Par-delà les corps, par-delà les consciences

En traversant également les temporalités de manière non linéaire, différents niveaux de conscience peuvent être atteints par cet esprit flottant, un choix qui permet à Gaspar Noé d’expérimenter encore d’autres types de point de vue. Ainsi, les souvenirs d’Oscar sont explorés, donnant au spectateur la possibilité de reconstruire son passé, l’accident de voiture dans lequel sa sœur et lui assistent à la mort traumatisante de leurs parents, leur pacte fraternel scellé pour toujours veiller l’un sur l’autre – preuve d’une relation particulièrement fusionnelle, et leur arrivée consécutive à Tokyo. C’est encore une fois en ayant recours à une technique d’immersion bien connue du jeu vidéo que ces souvenirs sont donnés à voir, la caméra ne se substitue plus au regard d’Oscar mais le suit derrière son dos alors qu’il déambule dans différents contextes, enfant comme adulte. C’est une manière de donner à revivre le passé du protagoniste après avoir vécu de front ses derniers instants, tout en gardant un certain recul, en comparaison avec le regard intérieur du présent. Une manière également de composer un repère formel pour le spectateur au travers des différentes couches de narration. Ainsi, quand le corps d’Oscar ressuscite et que la caméra intègre à nouveau son regard, on s’étonne de ce revirement soudain de situation, d’ailleurs entièrement rejeté par Linda, avant de comprendre qu’il s’agit justement d’un cauchemar fait par la jeune sœur. Le film ouvre ici encore une autre perspective, celle d’un accès possible au subconscient des autres protagonistes, avant de s’installer dans une nouvelle enveloppe corporelle lors des derniers instants du film.

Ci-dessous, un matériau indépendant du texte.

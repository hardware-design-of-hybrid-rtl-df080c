// tb_sfg2_cell -- self-checking testbench for one SFG-II processing element.
//
// Two cells are driven side by side from the same operands: a first cell
// (no input registers) and an inner cell (two-clock operand delay, one-clock
// partial-product delay). For random odd moduli N (LW bits), B < N, a
// partial product P < 2N and a multiplier bit a, the serial sum leaving each
// cell is compared bit by bit with S = P + a*B + q*N, q = (P + a*b_0) mod 2,
// computed with integer arithmetic. The checks also fix the timing: sum bit
// j leaves the first cell on the clock of input position j and the inner
// cell two clocks later. The bit offered on the partial-product input at the
// top position L+1 is random, so a cell that does not gate it fails.
module tb_sfg2_cell;
  import sfg2_pkg::*;

  localparam int LW   = 12;        // operand width used for the streams
  localparam int NP   = LW + 2;    // positions per operation
  localparam int NOPS = 400;

  logic    clk = 1'b0;
  logic    rst = 1'b1;
  logic    a_i;
  stream_t s_in;
  logic    p0_in, p1_in;
  stream_t s0_out, s1_out;
  logic    p0_out, p1_out;

  sfg2_cell #(.FIRST(1'b1)) u_first (
    .clk(clk), .rst(rst), .a_i(a_i), .s_in(s_in), .p_in(p0_in),
    .s_out(s0_out), .p_out(p0_out));
  sfg2_cell #(.FIRST(1'b0)) u_inner (
    .clk(clk), .rst(rst), .a_i(a_i), .s_in(s_in), .p_in(p1_in),
    .s_out(s1_out), .p_out(p1_out));

  always #5 clk = ~clk;

  int checks = 0;
  int failures = 0;
  int case_seen [4];

  initial begin
    #2_000_000;
    failures++;
    $display("watchdog expired");
    $display("TB_RESULT checks=%0d failures=%0d", checks, failures);
    $finish;
  end

  function automatic stream_t stream_at(int pos, logic [LW:0] bb, logic [LW:0] nn,
                                        logic [LW:0] nbv);
    stream_t s;
    s = '0;
    if (pos >= 0 && pos < NP) begin
      s.sel_cdef = (pos != 0);
      if (pos <= LW) begin
        s.b     = bb[pos];
        s.n     = nn[pos];
        s.nb    = nbv[pos];
        s.sel_a = 1'b1;
      end
    end
    return s;
  endfunction

  initial begin
    logic [LW:0]   nn, bb, nbv, pp;
    logic [LW+2:0] ss;
    logic          q;
    a_i   = 1'b0;
    s_in  = '0;
    p0_in = 1'b0;
    p1_in = 1'b0;
    repeat (3) @(posedge clk);
    #1 rst = 1'b0;
    for (int op = 0; op < NOPS; op++) begin
      nn  = (LW+1)'({$urandom} % (1 << LW)) | (LW+1)'(1) | (LW+1)'(1 << (LW - 1));
      bb  = (LW+1)'({$urandom} % nn);
      pp  = (LW+1)'({$urandom} % (2 * nn));
      nbv = nn + bb;
      a_i = 1'(op % 4 < 2 ? $urandom : op);
      q   = pp[0] ^ (a_i & bb[0]);
      ss  = (LW+3)'(pp) + (a_i ? (LW+3)'(bb) : '0) + (q ? (LW+3)'(nn) : '0);
      case_seen[{a_i, q}]++;
      for (int cyc = 0; cyc < NP + 2; cyc++) begin
        // Drive position cyc (first cell) and the matching late P bit (inner cell).
        s_in  = stream_at(cyc, bb, nn, nbv);
        p0_in = (cyc <= LW) ? pp[cyc] : 1'($urandom);
        p1_in = (cyc >= 1 && cyc - 1 <= LW) ? pp[cyc-1] : 1'($urandom);
        @(negedge clk);
        if (cyc < NP) begin
          checks++;
          if (p0_out !== ss[cyc]) begin
            failures++;
            if (failures < 10)
              $display("first cell: op %0d pos %0d got %b want %b", op, cyc, p0_out, ss[cyc]);
          end
        end
        if (cyc >= 2) begin
          checks++;
          if (p1_out !== ss[cyc-2]) begin
            failures++;
            if (failures < 10)
              $display("inner cell: op %0d pos %0d got %b want %b", op, cyc - 2, p1_out, ss[cyc-2]);
          end
        end
        @(posedge clk);
        #1;
      end
    end
    // Every row of the a_i/q_i table must have been exercised.
    for (int k = 0; k < 4; k++) begin
      checks++;
      if (case_seen[k] == 0) begin
        failures++;
        $display("addend case %0d never exercised", k);
      end
    end
    $display("addend cases {a,q}: 00=%0d 01=%0d 10=%0d 11=%0d",
             case_seen[0], case_seen[1], case_seen[2], case_seen[3]);
    $display("TB_RESULT checks=%0d failures=%0d", checks, failures);
    $finish;
  end

endmodule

C’est un stade organique que finit par atteindre Enter the Void, les différentes sources de réseaux lumineux urbains ou encore hallucinatoires jusqu’alors traversées laissant la place à l’environnement du corps féminin, celui de Linda. On peut voir la jeune sœur s’adresser à l’esprit, consciente de sa présence, l’invitant à la rejoindre, honorant leur pacte fraternel jusque dans cet échange entre la vie et la mort. S’étant auparavant rapprochés suite à la mort d’Oscar, Alex et elle font l’amour. L’acte est montré de l’intérieur, jusqu’à la conception d’un nouvel être. En une ellipse, une hibernation nécessaire à la renaissance, l’âme antérieure d’Oscar revoit le jour plusieurs mois plus tard, dans un petit corps qui a retrouvé la voix. Il est temps de rejouer, de redevenir acteur.